This post is also available in: Deutsch

The ECJ ruling on consumer revocation: What it means

The ruling of the European Court of Justice in case C-97/22 delivers a significant message for all business managers, freelancers, and companies that offer their services outside of traditional business premises or via digital platforms. This decision makes it clear that the duty to inform about the right of withdrawal plays a central role in consumer protection. Specifically, the court determined that in case of omitted or incorrect information about the right of withdrawal by the entrepreneur, the consumer can revoke the contract even after complete fulfillment of the contract. Furthermore, the ruling emphasizes that in such a case the consumer is exempt from any obligation to pay.

This means that companies that do not fulfill their information obligations run the risk of having to provide their services without corresponding payment, even if they have already been provided in full. This ruling makes it clear that respecting and complying with the right of withdrawal is not only a legal aspect, but also a business aspect of great importance. Companies are thus urged to carefully review their contracts and business practices and adjust them if necessary, both to protect consumers’ interests and to protect themselves from potential financial losses.

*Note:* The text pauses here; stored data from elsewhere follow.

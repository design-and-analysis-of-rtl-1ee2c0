// tb_rian_line_harness: drives one W-wide row of nodes (rian_grid with one
// row, mesh links, no wrap), which is a line of ALUs each wired to its two
// adjacent nodes. It checks the end-to-end hop latency (h+2 cycles from issue
// to delivery) from node 0 to node W-1 and back on an idle line, then runs
// random traffic in which every node sends to random nodes: every operand must
// be delivered once, to the right node and register, in per-pair order. It
// reports its counts on its ports when done.
module tb_rian_line_harness #(
  parameter int W = 8
) (
  input  logic clk,
  input  logic start,
  output logic done,
  output int   checks,
  output int   failures,
  output int   stalls
);
  import rian_pkg::*;
  localparam int N = W;

  logic rst_n = 1'b0;
  logic       [N-1:0] instr_valid, issue_ready, deliver_valid;
  instr_t     [N-1:0] instr;
  logic       [N-1:0][REG_W-1:0] deliver_reg, dbg_raddr;
  data_flit_t [N-1:0] deliver_data;
  logic       [N-1:0][DATA_W-1:0] dbg_rdata;
  logic       [N-1:0] ev_issue_stall, ev_local_bypass, ev_stall, ev_throttle, ev_cut_through;

  rian_grid #(.GRID_X(W), .GRID_Y(1), .TOPO(TOPO_MESH), .WRAP(1'b0)) dut (.*);

  int cycle = 0, sent = 0, got = 0;
  int pair_sent [N][N];
  int pair_got  [N][N];
  logic [N-1:0] taken = '0, rdy = '0;

  task automatic check(input bit ok, input string what);
    checks++;
    if (!ok) begin failures++; $display("FAIL W=%0d @%0d %s", W, cycle, what); end
  endtask

  task automatic step();
    @(negedge clk);
    taken = instr_valid & rdy;
    rdy   = issue_ready;
  endtask

  function automatic instr_t mk(int imm, int dn, int rdst);
    instr_t i;
    i = '0;
    i.op = OP_LI; i.imm = 32'(imm);
    i.dst.dst_x = COORD_W'(dn); i.dst.dst_y = '0; i.dst.dst_reg = REG_W'(rdst);
    return i;
  endfunction

  always @(posedge clk) if (rst_n) begin
    cycle++;
    stalls += $countones(ev_stall);
  end

  always @(negedge clk) if (rst_n) begin
    for (int n = 0; n < N; n++) begin
      if (deliver_valid[n] && deliver_data[n][31]) begin
        int s, d, q;
        s = int'(deliver_data[n][30:25]); d = int'(deliver_data[n][24:19]); q = int'(deliver_data[n][18:0]);
        check(d == n, "delivered at the right node");
        check(deliver_reg[n] == REG_W'(q % 64), "destination register");
        check(q == pair_got[s][d], "per-pair order");
        pair_got[s][d] = q + 1;
        got++;
      end
    end
  end

  initial begin
    done = 1'b0; checks = 0; failures = 0; stalls = 0;
    instr_valid = '0; instr = '0; dbg_raddr = '0;
    wait (start);
    repeat (3) @(posedge clk);
    @(negedge clk) rst_n = 1'b1;
    // Idle-line latency, end to end in both directions.
    for (int p = 0; p < 2; p++) begin
      int s, d, t0;
      s = (p == 0) ? 0 : N - 1;
      d = (p == 0) ? N - 1 : 0;
      @(negedge clk);
      instr_valid[s] = 1'b1; instr[s] = mk(77 + p, d, 5);
      t0 = cycle;
      @(negedge clk);
      instr_valid[s] = 1'b0;
      while (!deliver_valid[d] && cycle - t0 < 64) @(negedge clk);
      check(deliver_valid[d] && deliver_data[d] == 64'(77 + p) && deliver_reg[d] == 6'd5,
            "end-to-end operand delivered");
      check(cycle - t0 == (N - 1) + 2, $sformatf("latency %0d, want %0d", cycle - t0, N + 1));
      repeat (3) @(negedge clk);
    end
    // Random traffic at 40% offered load per node.
    for (int cyc = 0; cyc < 2000; cyc++) begin
      step();
      instr_valid &= ~taken;
      for (int n = 0; n < N; n++) begin
        if (!instr_valid[n] && ($urandom % 100) < 40) begin
          int d, q;
          d = int'($urandom % N);
          if (d == n) d = (d + 1) % N;
          q = pair_sent[n][d]++;
          instr_valid[n] = 1'b1;
          instr[n] = mk(int'({1'b1, 6'(n), 6'(d), 19'(q)}), d, q % 64);
          sent++;
        end
      end
    end
    while (instr_valid != '0) begin
      step();
      instr_valid &= ~taken;
    end
    repeat (200) step();
    check(got == sent, $sformatf("delivered %0d of %0d", got, sent));
    $display("line W=%0d: operands=%0d stalls=%0d", W, sent, stalls);
    done = 1'b1;
  end
endmodule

The details of the ruling and their impact on companies

The case before the European Court of Justice involved a consumer who had entered into a contract with a company to overhaul the electrical installation in his house. The special feature here is that the company concerned failed to inform the consumer about his legal right of withdrawal. After the company had provided the agreed services in full, the consumer surprised by revoking the contract and refused to settle the issued invoice.

In its decision, the ECJ determined that the company, despite complete fulfillment of the contract, is not entitled to payment. This ruling is based on the fact that the company had failed to properly inform the consumer of his right of withdrawal. This information represents a fundamental right of the consumer to enable him to make his decision to conclude the contract consciously and in full knowledge of all the consequences.

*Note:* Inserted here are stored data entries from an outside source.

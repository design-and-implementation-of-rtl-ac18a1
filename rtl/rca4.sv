// rca4: 4-bit ripple carry adder.
//
// Four full adders in a chain; the carry out of bit i is the carry in of
// bit i+1, so the result settles after four carry delays. Purely
// combinational: {cout, sum} = a + b + cin. The multiplier of the document
// uses three of these (with cin tied to 0); the carry in is kept as a port
// so the adder is a general cell. The width and the ripple structure follow
// the document's block name; the full adder cell is the textbook one.
module rca4 #(
  parameter int unsigned W = 4   // adder width in bits (4 in the document)
) (
  input  logic [W-1:0] a,     // first addend
  input  logic [W-1:0] b,     // second addend
  input  logic         cin,   // carry into bit 0
  output logic [W-1:0] sum,   // sum bits
  output logic         cout   // carry out of bit W-1
);
  logic [W:0] c;   // c[i] is the carry into bit i

  assign c[0] = cin;

  for (genvar i = 0; i < W; i++) begin : g_bit
    full_adder u_fa (
      .a   (a[i]),
      .b   (b[i]),
      .cin (c[i]),
      .sum (sum[i]),
      .cout(c[i+1])
    );
  end

  assign cout = c[W];
endmodule
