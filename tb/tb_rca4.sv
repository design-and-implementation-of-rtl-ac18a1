// tb_rca4: exhaustive self-checking test of the 4-bit ripple carry adder.
// Every a, b and carry in (512 cases) is applied; {cout, sum} must equal
// a + b + cin computed as integers. A watchdog ends a hung run as a failure.
module tb_rca4;
  logic [3:0] a, b, sum;
  logic       cin, cout;
  int         checks = 0, failures = 0;
  logic       clk = 1'b0;

  rca4 dut (.a(a), .b(b), .cin(cin), .sum(sum), .cout(cout));

  always #5 clk = ~clk;

  initial begin
    repeat (10000) @(posedge clk);
    failures++;
    $display("watchdog expired");
    $display("TB_RESULT checks=%0d failures=%0d", checks, failures);
    $finish;
  end

  initial begin
    for (int i = 0; i < 512; i++) begin
      {cin, a, b} = 9'(i);
      @(posedge clk);
      checks++;
      if (int'({cout, sum}) != int'(a) + int'(b) + int'(cin)) begin
        failures++;
        $display("FAIL a=%0d b=%0d cin=%0d -> cout=%0d sum=%0d", a, b, cin, cout, sum);
      end
    end
    $display("TB_RESULT checks=%0d failures=%0d", checks, failures);
    $finish;
  end
endmodule
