// vedic_mul2x2: 2x2-bit unsigned multiplier by the "vertically and
// crosswise" (Urdhva Tiryakbhyam) rule.
//
// The rule forms the product column by column:
//   vertical   q0         = a0 b0
//   crosswise  q1, carry  = a1 b0 + a0 b1        (half adder)
//   vertical   q3 q2      = a1 b1 + carry        (half adder)
// Four AND gates and two half adders, purely combinational; q = a * b.
// The document uses this block as the leaf of its 4x4 multiplier and states
// the rule, but does not draw its gates: the gate level here is this
// design's own, the simplest circuit that applies the rule.
module vedic_mul2x2 (
  input  logic [1:0] a,   // multiplicand a1 a0
  input  logic [1:0] b,   // multiplier b1 b0
  output logic [3:0] q    // product q3..q0
);
  logic cross_c;   // carry of the crosswise column

  half_adder u_ha_cross (
    .a    (a[1] & b[0]),
    .b    (a[0] & b[1]),
    .sum  (q[1]),
    .carry(cross_c)
  );

  half_adder u_ha_vert (
    .a    (a[1] & b[1]),
    .b    (cross_c),
    .sum  (q[2]),
    .carry(q[3])
  );

  assign q[0] = a[0] & b[0];
endmodule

This case highlights the importance of fully understanding and implementing the legal framework and obligations that come with entering into a contract. In this specific scenario, the company suffered significant financial losses due to its failures, as it was left with the costs incurred after successfully performing its services

The principle of the right of withdrawal and the impact on practice

The right of withdrawal is intended to protect the consumer, especially if the contract was concluded away from business premises. In this context, the consumer may be exposed to greater pressure or succumb to an element of surprise. The information about the right of withdrawal enables him to make the decision whether to conclude the contract or not in full awareness of the factual situation.

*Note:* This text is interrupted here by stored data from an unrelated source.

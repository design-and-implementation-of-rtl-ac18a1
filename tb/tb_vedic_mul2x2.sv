// tb_vedic_mul2x2: exhaustive self-checking test of the 2x2 Vedic multiplier.
// All 16 operand pairs are applied; q must equal a * b computed as integers.
// A watchdog ends a hung run as a failure.
module tb_vedic_mul2x2;
  logic [1:0] a, b;
  logic [3:0] q;
  int         checks = 0, failures = 0;
  logic       clk = 1'b0;

  vedic_mul2x2 dut (.a(a), .b(b), .q(q));

  always #5 clk = ~clk;

  initial begin
    repeat (1000) @(posedge clk);
    failures++;
    $display("watchdog expired");
    $display("TB_RESULT checks=%0d failures=%0d", checks, failures);
    $finish;
  end

  initial begin
    for (int i = 0; i < 16; i++) begin
      {a, b} = 4'(i);
      @(posedge clk);
      checks++;
      if (int'(q) != int'(a) * int'(b)) begin
        failures++;
        $display("FAIL %0d * %0d -> %0d", a, b, q);
      end
    end
    $display("TB_RESULT checks=%0d failures=%0d", checks, failures);
    $finish;
  end
endmodule
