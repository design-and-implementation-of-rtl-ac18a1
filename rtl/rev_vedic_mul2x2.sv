// rev_vedic_mul2x2: 2x2-bit unsigned Vedic multiplier made of reversible
// gates.
//
// Five gates, wired as in the document's diagram:
//   BVF   (b0, 0, b1, 0)       -> b0, I0, b1, I1   copies of b0, b1 (no fan-out)
//   BME 1 (a0, b0, 0, b1)      -> g, a0b0, a0b1, g
//   BME 2 (a1, I0, 0, I1)      -> g, a1b0, a1b1, g
//   Peres (a0b1, a1b0, 0)      -> g, a0b1^a1b0, a0a1b0b1   (half adder)
//   CNOT  (a0a1b0b1, a1b1)     -> a0a1b0b1, a1b1^a0a1b0b1
// q0 = a0b0, q1 = the Peres sum, q2 = the CNOT XOR and q3 = the crosswise
// carry a0a1b0b1, so q = a * b. Purely combinational.
// Port g carries the five garbage outputs (the outputs the diagram marks g).
// The gates and their connections follow the document; which CNOT output is
// q2 and which q3 is read from the arithmetic, since the diagram's output
// labels are cut short.
module rev_vedic_mul2x2 (
  input  logic [1:0] a,   // multiplicand a1 a0
  input  logic [1:0] b,   // multiplier b1 b0
  output logic [3:0] q,   // product q3..q0
  output logic [4:0] g    // garbage: {BME2.s, BME2.p, Peres.p, BME1.s, BME1.p}
);
  logic b0_c, b1_c, i0, i1;      // BVF outputs: copies of b0 and b1
  logic a0b0, a0b1, a1b0, a1b1;  // partial products
  logic cross_c;                 // Peres carry a0 a1 b0 b1

  bvf_gate u_bvf (
    .a(b[0]), .b(1'b0), .c(b[1]), .d(1'b0),
    .p(b0_c), .q(i0), .r(b1_c), .s(i1)
  );

  bme_gate u_bme1 (
    .a(a[0]), .b(b0_c), .c(1'b0), .d(b1_c),
    .p(g[0]), .q(a0b0), .r(a0b1), .s(g[1])
  );

  bme_gate u_bme2 (
    .a(a[1]), .b(i0), .c(1'b0), .d(i1),
    .p(g[3]), .q(a1b0), .r(a1b1), .s(g[4])
  );

  peres_gate u_peres (
    .a(a0b1), .b(a1b0), .c(1'b0),
    .p(g[2]), .q(q[1]), .r(cross_c)
  );

  cnot_gate u_cnot (
    .a(cross_c), .b(a1b1),
    .p(q[3]), .q(q[2])
  );

  assign q[0] = a0b0;
endmodule
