// tb_rev_vedic_mul2x2: self-checking test of the reversible 2x2 multiplier.
// First the five operand pairs of the published 2-bit simulation waveform
// are applied and compared with the printed products; then all 16 operand
// pairs are compared with a * b computed as integers. The garbage outputs
// are checked too: the two BME gates pass a0 and a1 through, and the Peres
// gate passes a0 b1 through.
module tb_rev_vedic_mul2x2;
  logic [1:0] a, b;
  logic [3:0] q;
  logic [4:0] g;
  int         checks = 0, failures = 0;
  logic       clk = 1'b0;

  localparam logic [1:0] WA [5] = '{2'b01, 2'b10, 2'b10, 2'b11, 2'b11};
  localparam logic [1:0] WB [5] = '{2'b01, 2'b10, 2'b11, 2'b10, 2'b11};
  localparam logic [3:0] WQ [5] = '{4'b0001, 4'b0100, 4'b0110, 4'b0110, 4'b1001};

  rev_vedic_mul2x2 dut (.a(a), .b(b), .q(q), .g(g));

  always #5 clk = ~clk;

  initial begin
    repeat (1000) @(posedge clk);
    failures++;
    $display("watchdog expired");
    $display("TB_RESULT checks=%0d failures=%0d", checks, failures);
    $finish;
  end

  initial begin
    for (int i = 0; i < 5; i++) begin
      a = WA[i];
      b = WB[i];
      @(posedge clk);
      checks++;
      if (q !== WQ[i]) begin
        failures++;
        $display("FAIL waveform vector %0d: %b * %b -> %b, expected %b", i, a, b, q, WQ[i]);
      end
    end
    for (int i = 0; i < 16; i++) begin
      {a, b} = 4'(i);
      @(posedge clk);
      checks++;
      if (int'(q) != int'(a) * int'(b)) begin
        failures++;
        $display("FAIL %0d * %0d -> %0d", a, b, q);
      end
      checks++;
      if (g[0] !== a[0] || g[3] !== a[1] || g[2] !== (a[0] & b[1])) begin
        failures++;
        $display("FAIL garbage a=%b b=%b g=%b", a, b, g);
      end
    end
    $display("TB_RESULT checks=%0d failures=%0d", checks, failures);
    $finish;
  end
endmodule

The ruling and its relevance for SaaS providers and freelancers

In the increasingly digital business world, similar legal challenges can affect not only traditional companies, but also players in the digital space. This includes, for example, SaaS (software as a service) providers, marketing service providers, graphic designers, and other freelancers who often offer their services via online platforms. If the right of withdrawal is not correctly explained in contracts concluded over the Internet, or is even omitted completely, these providers may find themselves facing the same legal and economic challenges as the company in the case decided by the ECJ.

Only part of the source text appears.